My favorite years would be 56, 57, 68, 69 70, 71
But.......I will never love ELVIS less...EVER...
Last edited by SweetCaroline; 06-20-2008 at 08:14 PM. Reason: grammar
I will never forget you Rosanne.
R.I.P. 4-27-59~7-22-09
Great post Jak. For me, EIC is STILL painful to watch. I stood in the raquetball court in April and watched EIC on screen at one end, while AFH was showing on the other end. To me....it was very emotional. Yes...I saw him as suffering and stretching to be a shell of the performer he once was. To me...he was no more "reachable" than he had been on the night when he autographed a picture for "Bohega". His singing voice may have been strong, but his speaking voice was halting and weak.
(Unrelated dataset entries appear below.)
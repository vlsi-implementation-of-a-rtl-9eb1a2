// tb_pcc_chip: end-to-end test of the two-switch test chip at its default
// size, running the chip's test plan:
//   1 simple build-up and tear-down through one switch (A and B, port 1 to 1)
//   2 both test sequence generators to the port-1 pins
//   3 cascaded routing: B input 1 -> B output 0 -> A input 0 -> A output 1
//   4 non-preemption: a generator packet refused while A output 1 is in use
//   5 priority: simultaneous requests for A output 1, lowest input id wins
//   6 a nack raised in switch A travels back through switch B to B's pins
//   7 a route nibble naming no port (3) is refused
//   8 a nack from A's output pins reaches A's input pins through the circuit
// Streams leaving the port-1 pins are recorded with their cycle numbers and
// compared with the payload sent: the route nibbles must be gone and each
// switch must add exactly one cycle (output req rises 2 cycles per switch
// after the source req). Every mechanism is counted and must occur.
module tb_pcc_chip;
  logic       clk = 1'b0, rst_n = 1'b0;
  logic       a_in1_req = 1'b0, b_in1_req = 1'b0, a_out1_nack = 1'b0, b_out1_nack = 1'b0;
  logic [3:0] a_in1_data = '0, b_in1_data = '0;
  logic       a_in1_nack, b_in1_nack, a_out1_req, b_out1_req, tsg_a_nack, tsg_b_nack;
  logic [3:0] a_out1_data, b_out1_data;
  logic       start_a = 1'b0, start_b = 1'b0;

  int checks = 0, failures = 0, cyc = 0;
  // mechanism counters
  int n_simple = 0, n_tsg = 0, n_cascade = 0, n_nonpre = 0, n_prio = 0, n_ret = 0, n_badroute = 0, n_pinnack = 0;

  // recorded output streams and nack pulses, per cycle
  logic [3:0] a_out_q [$], b_out_q [$];
  int         a_first, b_first;        // cycle of first nibble of the last stream
  int         a_nack_cyc [$], b_nack_cyc [$], ta_nack_cyc [$], tb_nack_cyc [$];
  logic       a_prev, b_prev;

  logic [3:0] tsg_payload [$] = '{4'h1, 4'hD, 4'hA, 4'h8, 4'h4, 4'h2};

  pcc_chip dut (.*);

  always #5 clk = ~clk;

  initial begin
    repeat (3000) @(posedge clk);
    failures++;
    $display("watchdog expired");
    $display("TB_RESULT checks=%0d failures=%0d", checks, failures);
    $finish;
  end

  // cycle counter (advances at the rising edge) and monitor: inputs change at
  // the falling edge and are sampled 2 time units later, within the same cycle
  always @(posedge clk) cyc++;

  always @(negedge clk) begin
    #2;
    if (a_out1_req) begin
      if (!a_prev) a_first = cyc;
      a_out_q.push_back(a_out1_data);
    end
    if (b_out1_req) begin
      if (!b_prev) b_first = cyc;
      b_out_q.push_back(b_out1_data);
    end
    a_prev = a_out1_req;
    b_prev = b_out1_req;
    if (a_in1_nack) a_nack_cyc.push_back(cyc);
    if (b_in1_nack) b_nack_cyc.push_back(cyc);
    if (tsg_a_nack) ta_nack_cyc.push_back(cyc);
    if (tsg_b_nack) tb_nack_cyc.push_back(cyc);
  end

  task automatic clear_records();
    a_out_q.delete(); b_out_q.delete();
    a_nack_cyc.delete(); b_nack_cyc.delete(); ta_nack_cyc.delete(); tb_nack_cyc.delete();
    a_first = -1; b_first = -1;
  endtask

  task automatic idle(int n);
    repeat (n) @(negedge clk);
  endtask

  task automatic expect_stream(input string what, input logic [3:0] got [$], input logic [3:0] exp [$],
                               input int first, input int exp_first);
    checks++;
    if (got != exp || first != exp_first) begin
      failures++;
      $display("%s: got %0d nibbles from cycle %0d, expected %0d from cycle %0d", what, got.size(), first,
               exp.size(), exp_first);
      foreach (got[k]) $display("  got[%0d]=%h", k, got[k]);
    end
  endtask

  task automatic expect_nacks(input string what, input int got [$], input int exp [$]);
    checks++;
    if (got != exp) begin
      failures++;
      $display("%s: %0d nack cycles, expected %0d", what, got.size(), exp.size());
      foreach (got[k]) $display("  nack at %0d", got[k]);
      foreach (exp[k]) $display("  expected at %0d", exp[k]);
    end
  endtask

  // drive a packet (route nibbles then payload) on a pin input, starting at the next falling edge
  task automatic send_a(input logic [3:0] nib [$], output int t0);
    @(negedge clk);
    t0 = cyc;
    foreach (nib[k]) begin
      a_in1_req = 1'b1; a_in1_data = nib[k];
      @(negedge clk);
    end
    a_in1_req = 1'b0; a_in1_data = '0;
  endtask

  task automatic send_b(input logic [3:0] nib [$], output int t0);
    @(negedge clk);
    t0 = cyc;
    foreach (nib[k]) begin
      b_in1_req = 1'b1; b_in1_data = nib[k];
      @(negedge clk);
    end
    b_in1_req = 1'b0; b_in1_data = '0;
  endtask

  logic [3:0] pay [$];
  int t0, t1, ts;

  initial begin
    clear_records();
    repeat (3) @(posedge clk);
    @(negedge clk) rst_n = 1'b1;
    idle(3);

    // 1: simple build-up and tear-down on each switch
    clear_records();
    pay = '{4'h5, 4'h6, 4'h7, 4'hF, 4'h0};
    send_a('{4'h1, 4'h5, 4'h6, 4'h7, 4'hF, 4'h0}, t0);
    idle(4);
    expect_stream("A simple", a_out_q, pay, a_first, t0 + 2);
    checks++;
    if (a_out1_req !== 1'b0) begin failures++; $display("A output not torn down"); end
    if (a_out_q == pay) n_simple++;
    clear_records();
    pay = '{4'h9, 4'h3, 4'hB};
    send_b('{4'h1, 4'h9, 4'h3, 4'hB}, t0);
    idle(4);
    expect_stream("B simple", b_out_q, pay, b_first, t0 + 2);
    if (b_out_q == pay) n_simple++;

    // 2: test sequence generators (start edge at cycle s, packet from s+1, output from s+3)
    clear_records();
    @(negedge clk) begin start_a = 1'b1; start_b = 1'b1; end
    ts = cyc;
    @(negedge clk) begin start_a = 1'b0; start_b = 1'b0; end
    idle(12);
    expect_stream("A generator", a_out_q, tsg_payload, a_first, ts + 3);
    expect_stream("B generator", b_out_q, tsg_payload, b_first, ts + 3);
    if (a_out_q == tsg_payload) n_tsg++;
    if (b_out_q == tsg_payload) n_tsg++;

    // 3: cascaded route B in1 -> B out0 -> A in0 -> A out1
    clear_records();
    pay = '{4'hC, 4'hA, 4'hF, 4'hE, 4'h1};
    send_b('{4'h0, 4'h1, 4'hC, 4'hA, 4'hF, 4'hE, 4'h1}, t0);
    idle(6);
    expect_stream("cascade", a_out_q, pay, a_first, t0 + 4);
    checks++;
    if (b_out_q.size() != 0 || b_nack_cyc.size() != 0) begin failures++; $display("cascade leaked to B pins"); end
    if (a_out_q == pay) n_cascade++;

    // 4: non-preemption. A in1 holds A out1; the generator asks for it later
    clear_records();
    pay = '{4'h2, 4'h4, 4'h6, 4'h8, 4'hA, 4'hC, 4'hE, 4'h1, 4'h3, 4'h5};
    fork
      send_a('{4'h1, 4'h2, 4'h4, 4'h6, 4'h8, 4'hA, 4'hC, 4'hE, 4'h1, 4'h3, 4'h5}, t0);
      begin
        idle(3);
        start_a = 1'b1; ts = cyc;
        @(negedge clk) start_a = 1'b0;
      end
    join
    idle(12);
    expect_stream("non-preemption stream", a_out_q, pay, a_first, t0 + 2);
    // generator route nibble at ts+1, refused, nack at ts+2
    expect_nacks("non-preemption nack", ta_nack_cyc, '{ts + 2});
    if (a_out_q == pay && ta_nack_cyc.size() == 1) n_nonpre++;

    // 5a: priority between A input 1 and A input 2 (generator), same cycle
    clear_records();
    fork
      begin
        @(negedge clk) start_a = 1'b1; ts = cyc;
        @(negedge clk) start_a = 1'b0;
      end
      begin
        pay = '{4'h7, 4'h7, 4'h7};
        @(negedge clk);
        send_a('{4'h1, 4'h7, 4'h7, 4'h7}, t0);
      end
    join
    idle(12);
    checks++;
    if (t0 != ts + 1) begin failures++; $display("priority setup misaligned %0d %0d", t0, ts); end
    expect_stream("priority in1 over in2", a_out_q, pay, a_first, t0 + 2);
    expect_nacks("priority in2 nack", ta_nack_cyc, '{t0 + 1});
    if (a_out_q == pay && ta_nack_cyc.size() == 1) n_prio++;

    // 5b: priority between A input 0 (via B) and A input 1, same cycle at A
    clear_records();
    fork
      send_b('{4'h0, 4'h1, 4'h4, 4'h4, 4'h4}, t0);
      begin
        idle(2);
        send_a('{4'h1, 4'h8, 4'h8}, t1);
      end
    join
    idle(8);
    pay = '{4'h4, 4'h4, 4'h4};
    checks++;
    if (t1 != t0 + 2) begin failures++; $display("priority setup misaligned %0d %0d", t0, t1); end
    expect_stream("priority in0 over in1", a_out_q, pay, a_first, t0 + 4);
    expect_nacks("priority in1 nack", a_nack_cyc, '{t1 + 1});
    if (a_out_q == pay && a_nack_cyc.size() == 1) n_prio++;

    // 6: A out1 held from A's pins; a cascaded packet from B is refused at A
    //    and the nack comes back through B's crossbar to B's pins
    clear_records();
    fork
      send_a('{4'h1, 4'h3, 4'h3, 4'h3, 4'h3, 4'h3, 4'h3, 4'h3, 4'h3}, t1);
      begin
        idle(1);
        send_b('{4'h0, 4'h1, 4'h9, 4'h9, 4'h9}, t0);
      end
    join
    idle(6);
    // B: route 0 at t0, link req into A at t0+2, refused, nack on the link
    // at t0+3, retimed in B, at B's pins at t0+4
    expect_nacks("returned nack", b_nack_cyc, '{t0 + 4});
    pay = '{4'h3, 4'h3, 4'h3, 4'h3, 4'h3, 4'h3, 4'h3, 4'h3};
    expect_stream("holder undisturbed", a_out_q, pay, a_first, t1 + 2);
    if (b_nack_cyc.size() == 1) n_ret++;

    // 7: route nibble 3 names no port
    clear_records();
    send_a('{4'h3, 4'h1, 4'h2}, t0);
    idle(4);
    expect_nacks("bad route", a_nack_cyc, '{t0 + 1});
    checks++;
    if (a_out_q.size() != 0) begin failures++; $display("bad route produced output"); end
    if (a_nack_cyc.size() == 1) n_badroute++;

    // 8: a nack from A's output pins reaches A's input pins while connected
    clear_records();
    fork
      send_a('{4'h1, 4'h6, 4'h6, 4'h6, 4'h6, 4'h6}, t0);
      begin
        idle(4);
        a_out1_nack = 1'b1;
        @(negedge clk) a_out1_nack = 1'b0;
      end
    join
    idle(4);
    // nack raised at the output pins in cycle t0+3, one cycle through A
    expect_nacks("pin nack returned", a_nack_cyc, '{t0 + 4});
    if (a_nack_cyc.size() == 1) n_pinnack++;

    $display("simple=%0d generator=%0d cascade=%0d non_preemption=%0d priority=%0d returned_nack=%0d bad_route=%0d pin_nack=%0d",
             n_simple, n_tsg, n_cascade, n_nonpre, n_prio, n_ret, n_badroute, n_pinnack);
    checks++;
    if (n_simple == 0 || n_tsg == 0 || n_cascade == 0 || n_nonpre == 0 || n_prio == 0 ||
        n_ret == 0 || n_badroute == 0 || n_pinnack == 0) begin
      failures++;
      $display("a mechanism never happened");
    end
    $display("TB_RESULT checks=%0d failures=%0d", checks, failures);
    $finish;
  end
endmodule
In October of 77 when we all saw EIC I was heartbroken. It still fascinates me as to how it all came to such a tragic end. As bad as it hurts me to watch it..I always wonder what those around him think now when they see it, 30 years later. There was nothing about that show that was warm and appealing. I almost felt like a voyeur...watching something that maybe I shouldn't be seeing.![]()
So true Rosanne. I find it so difficult to watch EIC or even to look at photos of Elvis during the last two years of his life. I almost think of Elvis at that time as being a different individual than the one I grew up loving and listening to. I don`t really know how to explain it. I watch him at the end of his life at that concert and I feel like I am at the edge of my seat wanting to help him out in some way! It is very weird! My gosh he was just 42 and I am 42 and I think he was so young!! How did it get to this!!! It is for me very heartbreaking to watch. A man who should of been in the prime of his life was now at the end of his life. I often wonder what did he think when he saw himself that way!! God bless him!!!